El corazón—si es que una hamburguesa podía tener uno—le latía con fuerza cuando vio al cocinero acercarse. Sus enormes manos enguantadas la levantaron con firmeza y la colocaron en una bandeja junto a un puñado de papas fritas. Fofi sintió un escalofrío cuando la envolvieron en papel encerado. ¡Era su fin! Desde su prisión grasosa, escuchó la voz de un empleado gritar: “¡Pedido 42, listo!”
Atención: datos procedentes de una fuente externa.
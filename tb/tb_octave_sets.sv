// tb_octave_sets: the eight octave sets of the effects box at full size.
//
// Plays, one after the other, a note in each octave covered by the
// design (set i: D..C# of octave 2+i, frame buffer at 280 * 2^i Hz) and
// checks for each set:
//   - its frame buffer writes a sample every BASE_DIV >> i clocks, i.e.
//     at 280 * 2^i Hz for a 49.85 MHz clock (the sampling-rate column of
//     the octave table);
//   - once its buffer holds only the new note, its note array reports
//     that note as the strongest of the twelve;
//   - its DDS channel for the note holds the note's frequency word moved
//     to the set's octave (W = NOTE_WORD[n] << i), plus a whole number of
//     bender steps W >> 7 (the bender runs at speed 0).
// Every parameter is at its default; the codec model delivers one 8-bit
// sample every 1039 clocks (48 kHz). The whole run is about 46 M clocks.
//
// The sampling rates and note ranges per octave follow the document; the
// notes played and the order of the sets are this design's own.
module tb_octave_sets;
  import fxbox_pkg::*;

  logic clk = 0, rst = 1;
  always #5 clk = ~clk;

  logic signed [7:0] audio_in;
  logic audio_ready;
  logic signed [19:0] sound_out;
  logic sound_valid;
  logic [2:0] vga_rgb;
  logic vga_hsync, vga_vsync, vga_blank;
  logic [4:0] delay_speed, delay_int;

  effects_box dut (
    .clk, .rst, .audio_in, .audio_ready, .sound_out, .sound_valid,
    .btn_up(1'b0), .btn_down(1'b0), .btn_left(1'b0), .btn_right(1'b0), .btn_select(1'b0),
    .mag_tolerance(4'd15), .vga_rgb, .vga_hsync, .vga_vsync, .vga_blank, .delay_speed, .delay_int
  );

  int checks = 0, failures = 0;
  task automatic check(input bit ok, input string msg);
    checks++;
    if (!ok) begin
      failures++;
      if (failures < 20) $display("FAIL: %s", msg);
    end
  endtask

  initial begin
    repeat (60_000_000) @(posedge clk);
    failures++;
    $display("watchdog expired");
    $display("TB_RESULT checks=%0d failures=%0d", checks, failures);
    $finish;
  end

  // codec model: the tone frequency is given per clock of 49.85 MHz
  longint cyc = 0;
  real tone_hz = 0.0;
  always @(posedge clk) begin
    cyc <= cyc + 1;
    if (cyc % 1039 == 5)
      audio_in <= 8'($rtoi($floor(120.0 * $sin(2.0 * 3.141592653589793 * tone_hz * real'(cyc) / 49.85e6) + 0.5)));
    audio_ready <= (cyc % 1039) >= 10 && (cyc % 1039) < 60;
  end

  // latest note-array magnitudes and sample-write periods of every set
  int na_mag [8][NOTES];
  longint last_we [8];
  longint we_period [8];
  freq_t dds_word [8][NOTES];
  bit snap = 0;
  for (genvar s = 0; s < 8; s++) begin : g_probe
    always @(posedge clk) if (!rst) begin
      if (dut.g_set[s].u_chain.na_we) na_mag[s][dut.g_set[s].u_chain.na_index] = int'(dut.g_set[s].u_chain.na_mag);
      if (dut.g_set[s].u_chain.sample_we) begin
        if (last_we[s] >= 0) we_period[s] = cyc - last_we[s];
        last_we[s] = cyc;
      end
      if (snap) for (int n = 0; n < NOTES; n++) dds_word[s][n] = dut.g_set[s].u_chain.u_dds.word[n];
    end
  end

  function automatic freq_t word_of(input int n, input int set);
    return freq_t'(NOTE_WORD[n]) << set;
  endfunction

  initial begin
    audio_in = 0;
    audio_ready = 0;
    foreach (last_we[s]) begin
      last_we[s] = -1;
      we_period[s] = 0;
    end
    foreach (na_mag[s, n]) na_mag[s][n] = 0;
    repeat (10) @(posedge clk);
    rst = 0;
    for (int s = 7; s >= 0; s--) begin
      automatic int n = (5 * s + 1) % 12;
      automatic int best = 0;
      automatic int div = 178036 >> s;
      // equal temperament, D2 = MIDI 38
      tone_hz = 440.0 * 2.0 ** (real'(38 + n + 12 * s - 69) / 12.0);
      repeat (128 * div + 40 * 1039) @(posedge clk);
      snap = 1;
      @(posedge clk);
      @(posedge clk);
      snap = 0;
      for (int k = 1; k < NOTES; k++) if (na_mag[s][k] > na_mag[s][best]) best = k;
      $display("set %0d: %8.2f Hz, sample period %0d, strongest note %0d (mag %0d), expected %0d",
               s, tone_hz, we_period[s], best, na_mag[s][best], n);
      check(we_period[s] == div, $sformatf("set %0d samples every %0d clocks, expected %0d", s, we_period[s], div));
      check(best == n && na_mag[s][n] > 0, $sformatf("set %0d hears note %0d, expected %0d", s, best, n));
      // the bender (speed 0, one step per 8192 samples) may have moved it on
      check(dds_word[s][n] >= word_of(n, s) && (dds_word[s][n] - word_of(n, s)) % (word_of(n, s) >> 7) == 0,
            $sformatf("set %0d DDS word %0d of note %0d, base %0d", s, dds_word[s][n], n, word_of(n, s)));
    end
    $display("TB_RESULT checks=%0d failures=%0d", checks, failures);
    $finish;
  end
endmodule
No podía quedarse de brazos cruzados—o más bien, de panes cruzados. Con todas sus fuerzas, se sacudió dentro del envoltorio hasta que logró desenredarse. Rodó por la bandeja, esquivó una papa frita y saltó justo cuando el cliente extendía la mano. Cayó al suelo con un golpe seco, pero no se detuvo. Deslizándose con su crujiente empanizado, se deslizó como un ninja entre los zapatos de los clientes, esquivando pisotones y bandejas tambaleantes.
El aire frío de la puerta automática le rozó la lechuga cuando, con un último impulso, rodó fuera del restaurante y cayó en la acera. Libre… por ahora. Pero, ¿y ahora qué? ¿A dónde va una hamburguesa que ha escapado de su destino? Fofi miró la calle iluminada, llena de autos y personas, y supo que su aventura apenas comenzaba.